People v. Matthew

49 V.I. 285 | Superior Court of The Virgin Islands | 2008

CARROLL, Judge

CORRECTED MEMORANDUM AND DETENTION ORDER

(June 5, 2008)

THIS MATTER came on for hearing on March 25, 2008, on the People’s Motion for Detention of the Defendant, Keshawn Matthew, pending trial, and Defendant’s Motion for Pretrial Release. The People of the Virgin Islands appeared through Courtney Reese, Esq., Assistant Attorney General, and the Defendant was present and represented by Michael Sheesley, Esq. For the reasons set forth below, the People’s Motion for Pretrial Detention will be granted.

BACKGROUND

Defendant Keshawn Matthew (“Matthew”) is charged with attempted first degree murder and other crimes arising out of acts that allegedly occurred on January 2, 2007. Judge Leon Kendall issued a warrant for the arrest of Matthew on June 1, 2007, and set bail at $100,000. At Matthew’s arraignment subsequent to his arrest on October 6, 2007, bail was maintained at $100,000. The People did not move for his pretrial detention at that time.

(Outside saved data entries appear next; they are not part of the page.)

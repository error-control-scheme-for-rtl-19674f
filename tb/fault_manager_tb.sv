// fault_manager_tb: verdict priority, alarm, output suppression, event
// counters and the one-cycle latency of the system-level fault manager
// (64 data bits, RO = 4). Every verdict class is produced and counted.
module fault_manager_tb;
  import rk_pkg::event_t;
  import rk_pkg::EV_CLEAN;
  import rk_pkg::EV_CORRECTED;
  import rk_pkg::EV_SUSPICIOUS;
  import rk_pkg::EV_CPC_FAIL;
  import rk_pkg::EV_SYSTEM;
  import tb_ref_pkg::*;

  logic clk = 0, rst_n = 0, in_valid = 0;
  logic [63:0] data;
  logic [3:0]  cpc;
  logic rk_err, rk_cor, rk_sus, tamper, anomaly, cons;
  logic out_valid, alarm;
  logic [63:0] out_data;
  event_t ev;
  logic [15:0] n_cor, n_alarm;
  int checks = 0, failures = 0, cycles = 0;
  int seen [5];
  int exp_cor = 0, exp_alarm = 0;

  fault_manager #(.KBITS(64), .RO(4)) dut (
    .clk, .rst_n, .in_valid, .data, .cpc, .rk_err, .rk_corrected(rk_cor),
    .rk_suspicious(rk_sus), .tamper, .anomaly, .consistency_err(cons),
    .out_valid, .out_data, .alarm, .event_class(ev), .n_corrected(n_cor), .n_alarm
  );

  always #5 clk = ~clk;
  always @(posedge clk) cycles++;

  initial begin
    wait (cycles == 5000);
    failures++;
    $display("TB_RESULT checks=%0d failures=%0d", checks, failures);
    $finish;
  end

  function automatic logic [3:0] ref_cpc(input logic [63:0] v);
    logic [3:0] e, b[16];
    for (int i = 0; i < 16; i++) b[i] = v[4*i +: 4];
    e = rmul(rmul(b[15], b[15]), b[15]) ^ rmul(b[14], b[15]);
    for (int i = 0; i < 14; i += 2) e = e ^ rmul(b[i], b[i+1]);
    return e;
  endfunction

  // Present one word, then check the registered result a cycle later.
  task automatic word(input int kind, input int sys);
    int exp_ev;
    logic exp_alarm_b;
    data = {$urandom, $urandom};
    cpc  = ref_cpc(data);
    rk_err = 0; rk_cor = 0; rk_sus = 0;
    tamper = (sys == 1); anomaly = (sys == 2); cons = (sys == 3);
    case (kind)
      1: begin rk_err = 1; rk_cor = 1; end                  // corrected
      2: begin rk_err = 1; rk_sus = 1; end                  // suspicious
      3: cpc = cpc ^ 4'($urandom_range(1, 15));             // CPC mismatch
      default: ;
    endcase
    if (kind == 2)                     exp_ev = 2;
    else if (kind == 3)                exp_ev = 3;
    else if (sys != 0)                 exp_ev = 4;
    else if (kind == 1)                exp_ev = 1;
    else                               exp_ev = 0;
    exp_alarm_b = (exp_ev >= 2);
    in_valid = 1;
    @(posedge clk); #1;
    in_valid = 0;
    checks++;
    if (!out_valid || alarm !== exp_alarm_b || int'(ev) != exp_ev ||
        out_data !== (exp_alarm_b ? 64'd0 : data)) begin
      failures++;
      $display("FAIL kind %0d sys %0d: valid %0d alarm %0d ev %0d", kind, sys, out_valid, alarm, ev);
    end
    seen[exp_ev]++;
    if (exp_ev == 1) exp_cor++;
    if (exp_alarm_b) exp_alarm++;
    @(posedge clk); #1;
    checks++;
    if (out_valid) begin failures++; $display("FAIL out_valid held"); end
  endtask

  initial begin
    data = '0; cpc = '0; rk_err = 0; rk_cor = 0; rk_sus = 0; tamper = 0; anomaly = 0; cons = 0;
    repeat (3) @(posedge clk);
    #1 rst_n = 1;
    checks++;
    if (out_valid || n_cor != 0 || n_alarm != 0) begin failures++; $display("FAIL reset"); end
    for (int n = 0; n < 200; n++) word(n % 4, (n % 7 == 6) ? 1 + (n % 3) : 0);
    checks++;
    if (n_cor != 16'(exp_cor) || n_alarm != 16'(exp_alarm)) begin
      failures++; $display("FAIL counters %0d/%0d expected %0d/%0d", n_cor, n_alarm, exp_cor, exp_alarm);
    end
    for (int c = 0; c < 5; c++) begin
      checks++;
      if (seen[c] == 0) begin failures++; $display("FAIL verdict %0d never produced", c); end
    end
    $display("verdicts clean %0d corrected %0d suspicious %0d cpc_fail %0d system %0d",
             seen[0], seen[1], seen[2], seen[3], seen[4]);
    $display("TB_RESULT checks=%0d failures=%0d", checks, failures);
    $finish;
  end
endmodule
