// rk_encoder: nonlinear RK encoder (the RK predictor of the protected
// subsystem). Computes the redundancy w = A * f^-1(x) of the K-symbol
// information word x, f^-1(x) = x^-1 symbol by symbol, so that (x, w) is a
// codeword of the (K+R, 16^K, D) Rabii-Keren code. Combinational.
// Example (K = 16, D = 3): x = 9,11,9,3,11,14,2,2,12,7,1,13,1,9,3,5 gives
// w = 0,8,10.
module rk_encoder
  import rk_pkg::*;
#(
  parameter int unsigned K = 16,
  parameter int unsigned D = 3,
  localparam int unsigned R = 1 + 2 * (D - 2)
) (
  input  nib_t [K-1:0] x,
  output nib_t [R-1:0] w
);
  nib_t [K-1:0] y;

  gf16_inv_layer #(.N(K)) u_inv (.x(x), .y(y));
  rk_amul #(.K(K), .D(D)) u_amul (.y(y), .w(w));
endmodule
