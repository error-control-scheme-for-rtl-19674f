// rk_encoder_tb: RK redundancy of the two published worked examples
// (distance 3: w = 0,8,10; distance 5: w = 15,14,4,11,3,13,8), then random
// words against the reference encoder w = A * x^-1 built on the published
// matrices.
module rk_encoder_tb;
  import tb_ref_pkg::*;
  logic [15:0][3:0] x;
  logic [2:0][3:0]  w3;
  logic [6:0][3:0]  w5;
  int checks = 0, failures = 0;

  rk_encoder #(.K(16), .D(3)) dut3 (.x(x), .w(w3));
  rk_encoder #(.K(16), .D(5)) dut5 (.x(x), .w(w5));

  initial begin
    #100000;
    failures++;
    $display("TB_RESULT checks=%0d failures=%0d", checks, failures);
    $finish;
  end

  task automatic load(input int unsigned v[16]);
    for (int j = 0; j < 16; j++) x[j] = 4'(v[j]);
  endtask

  task automatic check_vs(input int d, input int unsigned exp_w[7]);
    #1;
    for (int r = 0; r < ((d == 3) ? 3 : 7); r++) begin
      logic [3:0] got;
      got = (d == 3) ? w3[r] : w5[r];
      checks++;
      if (got !== 4'(exp_w[r])) begin
        failures++;
        $display("FAIL d=%0d w[%0d] = %0d, expected %0d", d, r, got, exp_w[r]);
      end
    end
  endtask

  initial begin
    int unsigned ex[7];
    logic [6:0][3:0] rw;
    load('{9,11,9,3,11,14,2,2,12,7,1,13,1,9,3,5});
    check_vs(3, '{0,8,10,0,0,0,0});
    load('{5,5,0,2,13,12,1,2,10,12,11,13,14,13,12,4});
    check_vs(5, '{15,14,4,11,3,13,8});
    for (int n = 0; n < 300; n++) begin
      for (int j = 0; j < 16; j++) x[j] = 4'($urandom);
      rw = ref_encode(3, x);
      for (int r = 0; r < 7; r++) ex[r] = int'(rw[r]);
      check_vs(3, ex);
      rw = ref_encode(5, x);
      for (int r = 0; r < 7; r++) ex[r] = int'(rw[r]);
      check_vs(5, ex);
    end
    $display("TB_RESULT checks=%0d failures=%0d", checks, failures);
    $finish;
  end
endmodule
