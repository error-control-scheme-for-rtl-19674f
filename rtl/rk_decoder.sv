// rk_decoder: nonlinear RK checker and single-symbol corrector (ECLT decoder).
//
// Input is a possibly distorted word z = (zx, zw): K information symbols and
// R redundancy symbols of a distance-D Rabii-Keren code. The datapath:
//   1. y = zx^-1 (inverter), w' = A*y, syndrome s = w' + zw.
//   2. rk_sj_norm picks s_j, the first nonzero of s[0..2], and normalises.
//   3. rk_eclt finds location i and factor g_i; e = s_j * g_i.
//   4. rk_syn_update checks that s - e*h_i = 0 (exactly one symbol wrong).
//   5. If so, y_i (or zw_i for a redundancy position) is corrected by e and
//      the information part is inverted back.
// When s[0..2] is zero but s is not (possible only for D = 5), the error can
// only sit in one of the last R-3 redundancy symbols, whose columns of H are
// unit vectors there; that case is resolved without the table (a choice of
// this design, so that every single-symbol error is corrected).
// Flags: err = syndrome nonzero; corrected = single error located and
// removed; suspicious = err and not corrected (no table match or a residual
// syndrome). s_residual is the syndrome left after removing the located
// error. On a suspicious word the received word is passed unchanged.
// Entirely combinational: the whole check and correction fits in one cycle.
module rk_decoder
  import rk_pkg::*;
#(
  parameter int unsigned K = 16,
  parameter int unsigned D = 3,
  localparam int unsigned R  = 1 + 2 * (D - 2),
  localparam int unsigned N  = K + R,
  localparam int unsigned LW = $clog2(N)
) (
  input  nib_t [K-1:0] zx,
  input  nib_t [R-1:0] zw,
  output nib_t [K-1:0] x_corr,
  output nib_t [R-1:0] w_corr,
  output nib_t [R-1:0] syndrome,
  output logic         err,
  output logic         corrected,
  output logic         suspicious,
  output nib_t [R-1:0] s_residual
);
  nib_t [K-1:0]     y, y_fix;
  nib_t [R-1:0]     w_pred;
  nib_t             s_j, g_i, e_tab, e_val;
  nib_t [NPART-1:0] s_hat;
  logic             part_nz, hit_tab, hit;
  logic [LW-1:0]    loc_tab, loc;
  logic             single;

  gf16_inv_layer #(.N(K)) u_inv_in (.x(zx), .y(y));
  rk_amul #(.K(K), .D(D)) u_amul (.y(y), .w(w_pred));

  assign syndrome = w_pred ^ zw;
  assign err      = (syndrome != '0);

  rk_sj_norm u_norm (.s_part(syndrome[NPART-1:0]), .s_j(s_j), .s_hat(s_hat), .any_nz(part_nz));
  rk_eclt #(.K(K), .D(D)) u_eclt (.s_hat(s_hat), .hit(hit_tab), .loc(loc_tab), .g(g_i));
  gf16_mul u_emul (.a(s_j), .b(g_i), .p(e_tab));

  // Location and value: from the table, or from the tail of the syndrome
  // when its first three symbols are zero.
  always_comb begin
    hit   = part_nz & hit_tab;
    loc   = loc_tab;
    e_val = e_tab;
    if (!part_nz) begin
      hit   = 1'b0;
      loc   = '0;
      e_val = '0;
      for (int r = R - 1; r >= NPART; r--)
        if (syndrome[r] != 0) begin
          hit   = 1'b1;
          loc   = LW'(K + r);
          e_val = syndrome[r];
        end
    end
  end

  rk_syn_update #(.K(K), .D(D)) u_upd (
    .s(syndrome), .loc(loc), .e(e_val), .s_tilde(s_residual), .single(single)
  );

  assign corrected  = err & hit & single;
  assign suspicious = err & ~corrected;

  always_comb begin
    y_fix  = y;
    w_corr = zw;
    if (corrected) begin
      for (int i = 0; i < K; i++)
        if (LW'(i) == loc) y_fix[i] = y[i] ^ e_val;
      for (int r = 0; r < R; r++)
        if (LW'(K + r) == loc) w_corr[r] = zw[r] ^ e_val;
    end
  end

  gf16_inv_layer #(.N(K)) u_inv_out (.x(y_fix), .y(x_corr));
endmodule
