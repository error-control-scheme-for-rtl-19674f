// rk_decoder_tb: RK decoder at K = 16 for distance 3 and 5.
//  * the two published worked examples (syndromes 3,1,15 and
//    5,1,6,0,7,11,0; corrected words restored);
//  * every single-symbol error (all 19 / 23 positions, random value) on
//    random codewords must be corrected to the original word;
//  * random 2-symbol errors (and 3-, 4-symbol errors for distance 5) must be
//    detected; at distance 5 they must never be "corrected";
//  * the error-free word passes with all flags low.
// Codewords come from the reference encoder on the published matrices.
module rk_decoder_tb;
  import tb_ref_pkg::*;
  logic [15:0][3:0] zx3, zx5, xc3, xc5;
  logic [2:0][3:0]  zw3, wc3, syn3, res3;
  logic [6:0][3:0]  zw5, wc5, syn5, res5;
  logic err3, cor3, sus3, err5, cor5, sus5;
  int checks = 0, failures = 0;
  int n_single = 0, n_multi = 0;

  rk_decoder #(.K(16), .D(3)) dut3 (.zx(zx3), .zw(zw3), .x_corr(xc3), .w_corr(wc3),
    .syndrome(syn3), .err(err3), .corrected(cor3), .suspicious(sus3), .s_residual(res3));
  rk_decoder #(.K(16), .D(5)) dut5 (.zx(zx5), .zw(zw5), .x_corr(xc5), .w_corr(wc5),
    .syndrome(syn5), .err(err5), .corrected(cor5), .suspicious(sus5), .s_residual(res5));

  initial begin
    #1000000;
    failures++;
    $display("TB_RESULT checks=%0d failures=%0d", checks, failures);
    $finish;
  end

  task automatic chk(input logic ok, input string what);
    checks++;
    if (!ok) begin failures++; $display("FAIL %s", what); end
  endtask

  // Add error value ev at code position pos of a (x, w) word.
  task automatic add_err3(inout logic [15:0][3:0] x, inout logic [2:0][3:0] w,
                          input int pos, input logic [3:0] ev);
    if (pos < 16) x[pos] = x[pos] ^ ev; else w[pos-16] = w[pos-16] ^ ev;
  endtask
  task automatic add_err5(inout logic [15:0][3:0] x, inout logic [6:0][3:0] w,
                          input int pos, input logic [3:0] ev);
    if (pos < 16) x[pos] = x[pos] ^ ev; else w[pos-16] = w[pos-16] ^ ev;
  endtask

  initial begin
    logic [15:0][3:0] x;
    logic [6:0][3:0]  w;
    int p1, p2, p3, p4, nerr;
    // ---- worked examples
    begin
      automatic int unsigned xa[16] = '{9,11,9,3,11,3,2,2,12,7,1,13,1,9,3,5};
      automatic int unsigned xb[16] = '{5,5,0,6,13,12,1,2,10,12,11,13,14,13,12,4};
      automatic int unsigned sb[7]  = '{5,1,6,0,7,11,0};
      automatic int unsigned wb[7]  = '{15,14,4,11,3,13,8};
      for (int j = 0; j < 16; j++) begin zx3[j] = 4'(xa[j]); zx5[j] = 4'(xb[j]); end
      zw3 = '{4'd10, 4'd8, 4'd0};
      for (int r = 0; r < 7; r++) zw5[r] = 4'(wb[r]);
      #1;
      chk(syn3 == '{4'd15, 4'd1, 4'd3}, "example 1 syndrome");
      chk(cor3 && !sus3 && xc3[5] == 4'd14 && res3 == '0, "example 1 correction");
      for (int r = 0; r < 7; r++) chk(syn5[r] == 4'(sb[r]), "example 3 syndrome");
      chk(cor5 && !sus5 && xc5[3] == 4'd2, "example 3 correction");
    end
    // ---- random codewords
    for (int n = 0; n < 400; n++) begin
      for (int j = 0; j < 16; j++) x[j] = 4'($urandom);
      // error free
      zx3 = x; zx5 = x; w = ref_encode(3, x); zw3 = w[2:0]; zw5 = ref_encode(5, x);
      #1;
      chk(!err3 && !cor3 && !sus3 && xc3 == x, "clean d3");
      chk(!err5 && !cor5 && !sus5 && xc5 == x, "clean d5");
      // single error at every position
      p1 = n % 23;
      zx3 = x; w = ref_encode(3, x); zw3 = w[2:0];
      zx5 = x; zw5 = ref_encode(5, x);
      if (p1 < 19) add_err3(zx3, zw3, p1, 4'($urandom_range(1, 15)));
      add_err5(zx5, zw5, p1, 4'($urandom_range(1, 15)));
      #1;
      if (p1 < 19) begin
        w = ref_encode(3, x);
        chk(err3 && cor3 && !sus3 && xc3 == x && wc3 == w[2:0], $sformatf("d3 single pos %0d", p1));
      end
      chk(err5 && cor5 && !sus5 && xc5 == x && wc5 == ref_encode(5, x),
          $sformatf("d5 single pos %0d", p1));
      n_single++;
      // multi-symbol errors: 2 for distance 3; 2..4 for distance 5
      p1 = $urandom_range(0, 18);
      p2 = (p1 + $urandom_range(1, 18)) % 19;
      zx3 = x; w = ref_encode(3, x); zw3 = w[2:0];
      add_err3(zx3, zw3, p1, 4'($urandom_range(1, 15)));
      add_err3(zx3, zw3, p2, 4'($urandom_range(1, 15)));
      nerr = 2 + n % 3;
      p1 = $urandom_range(0, 22);
      p2 = (p1 + 1 + $urandom_range(0, 6)) % 23;
      p3 = (p2 + 1 + $urandom_range(0, 6)) % 23;
      p4 = (p3 + 1 + $urandom_range(0, 6)) % 23;
      zx5 = x; zw5 = ref_encode(5, x);
      add_err5(zx5, zw5, p1, 4'($urandom_range(1, 15)));
      add_err5(zx5, zw5, p2, 4'($urandom_range(1, 15)));
      if (nerr > 2) add_err5(zx5, zw5, p3, 4'($urandom_range(1, 15)));
      if (nerr > 3) add_err5(zx5, zw5, p4, 4'($urandom_range(1, 15)));
      #1;
      chk(err3 && (cor3 != sus3), "d3 double detected");
      chk(err5 && sus5 && !cor5, $sformatf("d5 %0d-symbol error flagged", nerr));
      n_multi++;
    end
    $display("single-symbol cases %0d, multi-symbol cases %0d", n_single, n_multi);
    $display("TB_RESULT checks=%0d failures=%0d", checks, failures);
    $finish;
  end
endmodule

*287On February 28, 2008, defense counsel moved for the pre-trial release of Matthew, or for modification of his bail. At a hearing before this Court on March 14, 2008, the People opposed Matthew’s motion and orally moved for detention of Matthew pursuant to the Federal Bail Reform Act, which is applicable to the Superior Court by virtue of Superior Court Rule 141(b). The Court asked the parties to submit briefs on an abbreviated schedule, also addressing the issue of whether the People had waived their right to seek pretrial detention by failing to file a motion for pretrial detention at Defendant’s first appearance before the Court. The People’s written motion was received on March 19, 2008, and defense counsel’s opposition was submitted the following day, in advance of the detention hearing, which took place on March 25, 2008.

DETENTION HEARING

At the detention hearing, the People relied on the testimony of Detective Jason Marsh (“Marsh”) of the Virgin Islands Police Department, who testified about his investigation into a shooting that occurred on or about January 2, 2007. According to the victim of the shooting he was walking to the Lima Supermarket in the area of Bovoni. As he walked past an abandoned van, he noticed two men in the vicinity whom he recognized. One of the men was the Defendant, according to the victim, whom he knew by the nickname of “Criminal.” After the victim went to Lima Supermarket, on his way back past the van, the two men approached him. The victim saw that both men were holding guns. According to the victim’s statement, one of the men said to him, “What it is.” A struggle ensued, in which the victim tried to wrestle the gun away from Matthew, at which point, according to the victim, Matthew shot the victim twice. The victim sustained two bullet wounds, one to the spine and one that collapsed his lung. Marsh testified that the victim is paralyzed from the waist down and confined to a wheelchair. No weapon was recovered.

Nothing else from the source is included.